*REQUIREMENT*: Look through the data below for the line with "if (int'(max_key) != mx", and transcribe it exactly together with each line after it up to and including the line with "segment, among the". Give nothing else.

(Dataset entries)
◇ ◇ ◇

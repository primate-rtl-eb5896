// primate_pkg: types and constants shared by the channel-level Top-k Engine
// (TE) blocks.
//
// An importance score is 8 bits and a 256-bit HBM2E channel beat carries 32 of
// them; these two numbers follow the design description. Every entry that moves
// through the engine also carries the index of the token it belongs to and a
// valid bit, which are this design's own additions: the valid bit makes an
// empty slot rank below every real token (even one whose score is 0), and the
// index is what the host needs to know which tokens survive pruning. The index
// is 12 bits, enough for the longest evaluated sequence (4096 tokens).
package primate_pkg;

  localparam int unsigned SCORE_W   = 8;    // importance score width
  localparam int unsigned IDX_W     = 12;   // token index width (up to 4096 tokens)
  localparam int unsigned CH_BITS   = 256;  // HBM2E channel beat
  localparam int unsigned BEAT_VALS = CH_BITS / SCORE_W;  // 32 scores per beat
  localparam int unsigned NUM_ACC   = 4;    // 8-to-1 accumulators per engine
  localparam int unsigned ACC_FANIN = 8;    // banks reduced by one accumulator
  localparam int unsigned PSUM_W    = 16;   // width of a chained partial sum

  // Sort key: valid bit above the score, so empty slots sort last.
  localparam int unsigned KEY_W = SCORE_W + 1;

  typedef struct packed {
    logic               valid;
    logic [SCORE_W-1:0] score;
    logic [IDX_W-1:0]   idx;
  } te_entry_t;

  // Ranking key of an entry.
  function automatic logic [KEY_W-1:0] key_of(te_entry_t e);
    return {e.valid, e.score};
  endfunction

  localparam te_entry_t EMPTY_ENTRY = '{valid: 1'b0, score: '0, idx: '0};

endpackage
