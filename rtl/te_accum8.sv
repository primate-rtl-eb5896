// te_accum8: one 8-to-1 accumulator of the Top-k Engine.
//
// Each bank holds a partial importance sum for every token; this unit adds the
// partial sums of one token from 8 banks (one byte lane group of a 256-bit
// channel beat) and keeps adding over further beats until the beat marked
// in_last, so that a channel with more than 8 banks (16 in HBM2E) needs two
// beats per token group. The four accumulators of an engine therefore turn one
// beat into 4 token scores, as the design description states. Accumulating over
// several beats with in_first/in_last markers is this design's own choice.
//
// When a layer's tokens are spread over several channels, each channel's
// engine accumulates its own banks and the partial sums are chained: psum_out
// is this unit's running sum plus, when chain_en is set, the neighbouring
// engine's psum_out (chain_in). The chain is combinational so every engine of a
// chain sees the same beat in the same cycle. score_out saturates psum_out to
// the 8-bit score width (the description keeps 8-bit scores; saturation is this
// design's choice of how to get back to 8 bits).
//
// Timing: the sum of a beat is registered; out_valid is high for one cycle,
// the cycle after the beat carrying in_last, and psum_out/score_out are valid
// with it. Reset (rst_n) is asynchronous and active low.
module te_accum8
  import primate_pkg::*;
(
  input  logic                         clk,
  input  logic                         rst_n,
  input  logic                         in_valid,
  input  logic                         in_first,   // start a new token group
  input  logic                         in_last,    // final beat of the group
  input  logic [ACC_FANIN-1:0][SCORE_W-1:0] in_vals,
  input  logic                         chain_en,
  input  logic [PSUM_W-1:0]            chain_in,
  output logic                         out_valid,
  output logic [PSUM_W-1:0]            psum_out,
  output logic [SCORE_W-1:0]           score_out
);

  logic [PSUM_W-1:0] acc_q;
  logic [PSUM_W-1:0] beat_sum;

  always_comb begin
    beat_sum = '0;
    for (int i = 0; i < ACC_FANIN; i++) beat_sum += PSUM_W'(in_vals[i]);
  end

  always_ff @(posedge clk or negedge rst_n) begin
    if (!rst_n) begin
      acc_q     <= '0;
      out_valid <= 1'b0;
    end else begin
      out_valid <= in_valid && in_last;
      if (in_valid) acc_q <= (in_first ? '0 : acc_q) + beat_sum;
    end
  end

  assign psum_out  = acc_q + (chain_en ? chain_in : '0);
  assign score_out = (psum_out > PSUM_W'({SCORE_W{1'b1}})) ? {SCORE_W{1'b1}}
                                                           : psum_out[SCORE_W-1:0];

endmodule
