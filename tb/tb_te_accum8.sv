// tb_te_accum8: self-checking test of one 8-to-1 accumulator.
// Random 8-byte beats are grouped 1..3 beats per token; the expected partial
// sum and 8-bit saturated score are computed here from the same beats, with and
// without a chained partial sum. out_valid must come exactly one cycle after
// the group's last beat.
module tb_te_accum8;
  import primate_pkg::*;

  logic clk = 0, rst_n = 0;
  always #5 clk = ~clk;

  logic in_valid, in_first, in_last, chain_en, out_valid;
  logic [ACC_FANIN-1:0][SCORE_W-1:0] in_vals;
  logic [PSUM_W-1:0] chain_in, psum_out;
  logic [SCORE_W-1:0] score_out;
  int checks = 0, failures = 0;

  te_accum8 dut (.*);

  initial begin
    repeat (20000) @(posedge clk);
    failures++;
    $display("watchdog expired");
    $display("TB_RESULT checks=%0d failures=%0d", checks, failures);
    $finish;
  end

  initial begin
    int unsigned exp_sum, nb;
    logic [PSUM_W-1:0] exp_p;
    in_valid = 0; in_first = 0; in_last = 0; chain_en = 0; chain_in = '0; in_vals = '0;
    repeat (3) @(posedge clk);
    rst_n = 1;
    @(posedge clk); #1;
    for (int g = 0; g < 400; g++) begin
      nb = 1 + ($urandom % 3);
      exp_sum = 0;
      for (int b = 0; b < nb; b++) begin
        in_valid = 1; in_first = (b == 0); in_last = (b == nb - 1);
        for (int i = 0; i < ACC_FANIN; i++) begin
          // small values most of the time so both saturated and unsaturated cases occur
          in_vals[i] = (g % 4 == 0) ? 8'($urandom) : 8'($urandom % 24);
          exp_sum += in_vals[i];
        end
        @(negedge clk);
        if (out_valid) begin checks++; failures++; $display("early out_valid g=%0d", g); end
        @(posedge clk); #1;
      end
      in_valid = 0; in_first = 0; in_last = 0;
      chain_en = (g % 3 == 1);
      chain_in = PSUM_W'($urandom % 300);
      #1;
      exp_p = PSUM_W'(exp_sum) + (chain_en ? chain_in : '0);
      checks++;
      if (!out_valid || psum_out !== exp_p) begin
        failures++; $display("g=%0d valid=%b psum=%0d exp=%0d", g, out_valid, psum_out, exp_p);
      end
      checks++;
      if (score_out !== ((exp_p > 255) ? 8'd255 : exp_p[7:0])) begin
        failures++; $display("g=%0d score=%0d exp_p=%0d", g, score_out, exp_p);
      end
      @(posedge clk); #1;
      checks++;
      if (out_valid) begin failures++; $display("out_valid held g=%0d", g); end
    end
    $display("TB_RESULT checks=%0d failures=%0d", checks, failures);
    $finish;
  end
endmodule
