// te_bitonic_merger: the engine's 2n-input bitonic merger ("64-stream 2xn").
//
// Inputs a and b are each sorted in descending order (index 0 largest). a
// followed by b reversed is a bitonic sequence of 2n entries, which log2(2n)
// half-cleaner stages (6 for n = 32) sort into one descending list. The upper
// n entries (hi) are what the engine writes back as the updated segment; the
// lower n (lo) move on and are merged with the next segment, or drop out of
// the top-k list after the last one. All 2n entries move in parallel, one
// merge per clock when the result is registered by the caller, which matches
// the 64-stream width the design description gives. The merger itself is
// combinational; the Merged Buffer register is in the engine.
module te_bitonic_merger
  import primate_pkg::*;
#(
  parameter int unsigned N = 32   // segment size n; 2n inputs in all
) (
  input  te_entry_t [N-1:0] a,
  input  te_entry_t [N-1:0] b,
  output te_entry_t [N-1:0] hi,
  output te_entry_t [N-1:0] lo
);

  localparam int unsigned M    = 2 * N;
  localparam int unsigned LOGM = $clog2(M);

  always_comb begin
    te_entry_t   v [M];
    te_entry_t   t;
    int unsigned l;
    t = EMPTY_ENTRY;
    l = 0;
    for (int i = 0; i < N; i++) begin
      v[i]         = a[i];
      v[M - 1 - i] = b[i];
    end
    for (int js = LOGM - 1; js >= 0; js--) begin
      for (int i = 0; i < M; i++) begin
        l = i ^ (1 << js);
        if (l > i && key_of(v[i]) < key_of(v[l])) begin
          t    = v[i];
          v[i] = v[l];
          v[l] = t;
        end
      end
    end
    for (int i = 0; i < N; i++) begin
      hi[i] = v[i];
      lo[i] = v[N + i];
    end
  end

endmodule
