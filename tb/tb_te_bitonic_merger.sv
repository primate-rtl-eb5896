// tb_te_bitonic_merger: self-checking test of the 2n bitonic merger.
// Two random descending lists of n entries (with ties and empty slots) are
// merged; hi must be the n largest and lo the n smallest of the 2n, each in
// descending order, and together they must be a permutation of the inputs
// (checked by token index). The expected key order is computed here by
// counting keys of the inputs.
module tb_te_bitonic_merger;
  import primate_pkg::*;
  localparam int N = 32;

  te_entry_t [N-1:0] a, b, hi, lo;
  int checks = 0, failures = 0;

  te_bitonic_merger #(.N(N)) dut (.*);

  initial begin
    #1000000;
    failures++;
    $display("TB_RESULT checks=%0d failures=%0d", checks, failures);
    $finish;
  end

  // build a random descending list with distinct indices base..base+N-1
  task automatic make_list(output te_entry_t [N-1:0] l, input int base, input int mode);
    int cnt [512];
    int p;
    for (int k = 0; k < 512; k++) cnt[k] = 0;
    for (int i = 0; i < N; i++) begin
      int k;
      if (mode == 0)      k = 256 + ($urandom % 256);
      else if (mode == 1) k = 256 + 100 + ($urandom % 8);
      else                k = ($urandom % 3 == 0) ? 0 : 256 + ($urandom % 256);
      cnt[k]++;
    end
    p = 0;
    for (int k = 511; k >= 0; k--)
      for (int c = 0; c < cnt[k]; c++) begin
        l[p].valid = k[8]; l[p].score = k[8] ? 8'(k) : 8'd0; l[p].idx = 12'(base + p);
        p++;
      end
  endtask

  initial begin
    int cnt [512];
    int seen [64];
    int exp_key [64];
    int p;
    for (int t = 0; t < 300; t++) begin
      make_list(a, 0, t % 3);
      make_list(b, N, (t / 3) % 3);
      #1;
      for (int k = 0; k < 512; k++) cnt[k] = 0;
      for (int i = 0; i < N; i++) begin
        cnt[{a[i].valid, a[i].score}]++;
        cnt[{b[i].valid, b[i].score}]++;
      end
      p = 0;
      for (int k = 511; k >= 0; k--) for (int c = 0; c < cnt[k]; c++) begin exp_key[p] = k; p++; end
      for (int i = 0; i < 2 * N; i++) seen[i] = 0;
      for (int i = 0; i < N; i++) begin
        checks++;
        if (int'(key_of(hi[i])) != exp_key[i] || int'(key_of(lo[i])) != exp_key[N + i]) begin
          failures++;
          $display("t=%0d i=%0d hi=%0d lo=%0d exp %0d %0d", t, i, key_of(hi[i]), key_of(lo[i]), exp_key[i], exp_key[N+i]);
        end
        seen[hi[i].idx]++;
        seen[lo[i].idx]++;
      end
      for (int i = 0; i < 2 * N; i++) begin
        checks++;
        if (seen[i] != 1) begin failures++; $display("t=%0d idx %0d seen %0d times", t, i, seen[i]); end
      end
      // every output entry keeps its own score
      for (int i = 0; i < N; i++) begin
        te_entry_t src;
        src = (hi[i].idx < N) ? a[hi[i].idx] : b[hi[i].idx - N];
        checks++;
        if (key_of(src) !== key_of(hi[i])) begin failures++; $display("t=%0d entry changed", t); end
      end
    end
    $display("TB_RESULT checks=%0d failures=%0d", checks, failures);
    $finish;
  end
endmodule
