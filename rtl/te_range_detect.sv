// te_range_detect: the engine's New Range Detection unit.
//
// Before a merged segment is written back, this unit scans all its N entries
// and reports the largest and smallest ranking key ({valid, score}) for the
// Segment Range LUT. A full scan (rather than taking the first and last slot of
// the already sorted segment) is what the description calls scanning; it gives
// the right range whatever order the entries are in. Purely combinational.
module te_range_detect
  import primate_pkg::*;
#(
  parameter int unsigned N = 32
) (
  input  te_entry_t [N-1:0] seg,
  output logic [KEY_W-1:0]  max_key,
  output logic [KEY_W-1:0]  min_key
);

  always_comb begin
    max_key = key_of(seg[0]);
    min_key = key_of(seg[0]);
    for (int i = 1; i < N; i++) begin
      if (key_of(seg[i]) > max_key) max_key = key_of(seg[i]);
      if (key_of(seg[i]) < min_key) min_key = key_of(seg[i]);
    end
  end

endmodule
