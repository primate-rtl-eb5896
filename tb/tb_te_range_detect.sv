// tb_te_range_detect: self-checking test of New Range Detection.
// Random segments, sorted and unsorted, with empty slots; max and min keys are
// computed here independently.
module tb_te_range_detect;
  import primate_pkg::*;
  localparam int N = 32;

  te_entry_t [N-1:0] seg;
  logic [KEY_W-1:0] max_key, min_key;
  int checks = 0, failures = 0;

  te_range_detect #(.N(N)) dut (.*);

  initial begin
    #1000000;
    failures++;
    $display("TB_RESULT checks=%0d failures=%0d", checks, failures);
    $finish;
  end

  initial begin
    int mx, mn, k;
    for (int t = 0; t < 2000; t++) begin
      mx = -1; mn = 1000;
      for (int i = 0; i < N; i++) begin
        seg[i].valid = (t % 5 == 0) ? ($urandom % 2 == 1) : 1'b1;
        seg[i].score = (t % 7 == 0) ? 8'(t) : 8'($urandom);
        seg[i].idx   = 12'($urandom);
        k = {seg[i].valid, seg[i].score};
        if (k > mx) mx = k;
        if (k < mn) mn = k;
      end
      #1;
      checks++;
      if (int'(max_key) != mx || int'(min_key) != mn) begin
        failures++; $display("t=%0d got %0d/%0d exp %0d/%0d", t, max_key, min_key, mx, mn);
      end
    end
    $display("TB_RESULT checks=%0d failures=%0d", checks, failures);
    $finish;
  end
endmodule
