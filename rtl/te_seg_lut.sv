// te_seg_lut: the engine's Segment Range LUT.
//
// One entry per segment of the sorted top-k buffer holds that segment's
// largest and smallest ranking key ({valid, score}). Segments are kept in
// descending order (segment 0 holds the largest values). For a new sorted
// list whose first (largest) key is probe_key, the LUT returns the first
// segment, among the k_segs in use, whose minimum is smaller than probe_key:
// merging starts there and every earlier segment is left untouched. When no
// such segment exists (probe_found = 0) every stored value is at least as large
// as the new list, and the list is dropped.
//
// clear empties the whole LUT in one cycle (all ranges become the empty key 0,
// which also marks the segment as never written). A write (wr_en) updates one
// segment's range, as produced by te_range_detect. The lookup is combinational
// from the registered table; writes take effect on the next clock.
// last_min is the minimum of the last segment in use, used by the engine to
// stop a merge walk early; q_max is the maximum of segment q_seg (0 means the
// segment holds no token).
module te_seg_lut
  import primate_pkg::*;
#(
  parameter int unsigned MAX_SEGS = 128,
  localparam int unsigned SEG_AW  = $clog2(MAX_SEGS)
) (
  input  logic                clk,
  input  logic                rst_n,
  input  logic                clear,
  input  logic [SEG_AW:0]     k_segs,     // segments in use, 1..MAX_SEGS
  input  logic                wr_en,
  input  logic [SEG_AW-1:0]   wr_seg,
  input  logic [KEY_W-1:0]    wr_max,
  input  logic [KEY_W-1:0]    wr_min,
  input  logic [KEY_W-1:0]    probe_key,
  output logic                probe_found,
  output logic [SEG_AW-1:0]   probe_seg,
  output logic [KEY_W-1:0]    last_min,
  input  logic [SEG_AW-1:0]   q_seg,
  output logic [KEY_W-1:0]    q_max
);

  logic [KEY_W-1:0] max_q [MAX_SEGS];
  logic [KEY_W-1:0] min_q [MAX_SEGS];

  always_ff @(posedge clk or negedge rst_n) begin
    if (!rst_n) begin
      for (int s = 0; s < MAX_SEGS; s++) begin
        max_q[s] <= '0;
        min_q[s] <= '0;
      end
    end else if (clear) begin
      for (int s = 0; s < MAX_SEGS; s++) begin
        max_q[s] <= '0;
        min_q[s] <= '0;
      end
    end else if (wr_en) begin
      max_q[wr_seg] <= wr_max;
      min_q[wr_seg] <= wr_min;
    end
  end

  always_comb begin
    probe_found = 1'b0;
    probe_seg   = '0;
    for (int s = MAX_SEGS - 1; s >= 0; s--) begin
      if ((SEG_AW+1)'(s) < k_segs && min_q[s] < probe_key) begin
        probe_found = 1'b1;
        probe_seg   = SEG_AW'(s);
      end
    end
  end

  assign last_min = min_q[SEG_AW'(k_segs - 1'b1)];
  assign q_max    = max_q[q_seg];

endmodule
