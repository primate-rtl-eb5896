// tb_te_seg_lut: self-checking test of the Segment Range LUT.
// Random range writes keep a model here; probes with random keys and random
// numbers of segments in use are checked against a linear search of the
// model for the first segment whose minimum is below the probe. clear must
// empty every entry in one cycle.
module tb_te_seg_lut;
  import primate_pkg::*;
  localparam int SEGS = 128;

  logic clk = 0, rst_n = 0;
  always #5 clk = ~clk;
  logic clear, wr_en, probe_found;
  logic [7:0] k_segs;
  logic [6:0] wr_seg, probe_seg, q_seg;
  logic [KEY_W-1:0] wr_max, wr_min, probe_key, last_min, q_max;
  int mmax [SEGS], mmin [SEGS];
  int checks = 0, failures = 0;

  te_seg_lut #(.MAX_SEGS(SEGS)) dut (.*);

  initial begin
    repeat (100000) @(posedge clk);
    failures++;
    $display("TB_RESULT checks=%0d failures=%0d", checks, failures);
    $finish;
  end

  task automatic check_probe();
    int ef, es;
    ef = 0; es = 0;
    for (int s = 0; s < int'(k_segs); s++) if (mmin[s] < int'(probe_key)) begin ef = 1; es = s; break; end
    checks++;
    if (probe_found !== 1'(ef) || (ef == 1 && int'(probe_seg) != es)) begin
      failures++; $display("probe key=%0d k=%0d got %b/%0d exp %0d/%0d", probe_key, k_segs, probe_found, probe_seg, ef, es);
    end
    checks++;
    if (int'(last_min) != mmin[k_segs - 1] || int'(q_max) != mmax[q_seg]) begin
      failures++; $display("last_min/q_max mismatch");
    end
  endtask

  initial begin
    clear = 0; wr_en = 0; k_segs = 8'd128; wr_seg = 0; wr_max = 0; wr_min = 0; probe_key = 0; q_seg = 0;
    for (int s = 0; s < SEGS; s++) begin mmax[s] = 0; mmin[s] = 0; end
    repeat (2) @(negedge clk);
    rst_n = 1;
    for (int round = 0; round < 6; round++) begin
      for (int t = 0; t < 800; t++) begin
        @(negedge clk);
        wr_en = ($urandom % 2 == 1);
        wr_seg = 7'($urandom);
        wr_min = KEY_W'($urandom % 512);
        wr_max = KEY_W'(int'(wr_min) + ($urandom % 40)) ;
        if (wr_max < wr_min) wr_max = 9'h1ff;
        @(negedge clk);
        if (wr_en) begin mmax[wr_seg] = wr_max; mmin[wr_seg] = wr_min; end
        wr_en = 0;
        k_segs = 8'(1 + ($urandom % SEGS));
        probe_key = KEY_W'($urandom % 512);
        q_seg = 7'($urandom);
        #1;
        check_probe();
      end
      // clear
      @(negedge clk); clear = 1;
      @(negedge clk); clear = 0;
      for (int s = 0; s < SEGS; s++) begin mmax[s] = 0; mmin[s] = 0; end
      probe_key = 9'h100; k_segs = 8'd5; q_seg = 7'd3;
      #1;
      check_probe();
    end
    $display("TB_RESULT checks=%0d failures=%0d", checks, failures);
    $finish;
  end
endmodule
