// te_seg_mem: the reserved channel memory that holds the sorted top-k buffer.
//
// The design keeps the top-k list in a 4 KB region of ordinary channel memory
// reserved for the engine, organised as segments of N scores, and reads or
// writes it one segment per access; 4 KB of one-byte scores is 128 segments of
// 32. This module stands in for that region as a synchronous memory with one
// read and one write port, each one segment wide. Alongside every score it
// keeps the token index and a valid bit (te_entry_t), which this design adds so
// that the list names the surviving tokens; they widen a row beyond the
// 256-bit score beat.
//
// Timing: rd_data is registered and shows the row addressed by rd_addr one
// clock after rd_en (this register is the engine's Segment Buffer). A write
// is done at the clock edge; reading and writing the same row in one cycle
// returns the old contents. Contents are not reset; the engine never reads a
// row it has not written since its LUT was cleared.
module te_seg_mem
  import primate_pkg::*;
#(
  parameter int unsigned N        = 32,
  parameter int unsigned MAX_SEGS = 128,
  localparam int unsigned SEG_AW  = $clog2(MAX_SEGS)
) (
  input  logic              clk,
  input  logic              rd_en,
  input  logic [SEG_AW-1:0] rd_addr,
  output te_entry_t [N-1:0] rd_data,
  input  logic              wr_en,
  input  logic [SEG_AW-1:0] wr_addr,
  input  te_entry_t [N-1:0] wr_data
);

  te_entry_t [N-1:0] mem [MAX_SEGS];

  always_ff @(posedge clk) begin
    if (wr_en) mem[wr_addr] <= wr_data;
    if (rd_en) rd_data <= mem[rd_addr];
  end

endmodule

◇ ◇ ◇

*RESPONSE BELOW*:
      if (int'(max_key) != mx || int'(min_key) != mn) begin
        failures++; $display("t=%0d got %0d/%0d exp %0d/%0d", t, max_key, min_key, mx, mn);
      end
    end
    $display("TB_RESULT checks=%0d failures=%0d", checks, failures);
    $finish;
  end
endmodule
filename rtl/te_seg_lut.sv
// te_seg_lut: the engine's Segment Range LUT.
//
// One entry per segment of the sorted top-k buffer holds that segment's
// largest and smallest ranking key ({valid, score}). Segments are kept in
// descending order (segment 0 holds the largest values). For a new sorted
// list whose first (largest) key is probe_key, the LUT returns the first
// segment, among the k_segs in use, whose minimum is smaller than probe_key:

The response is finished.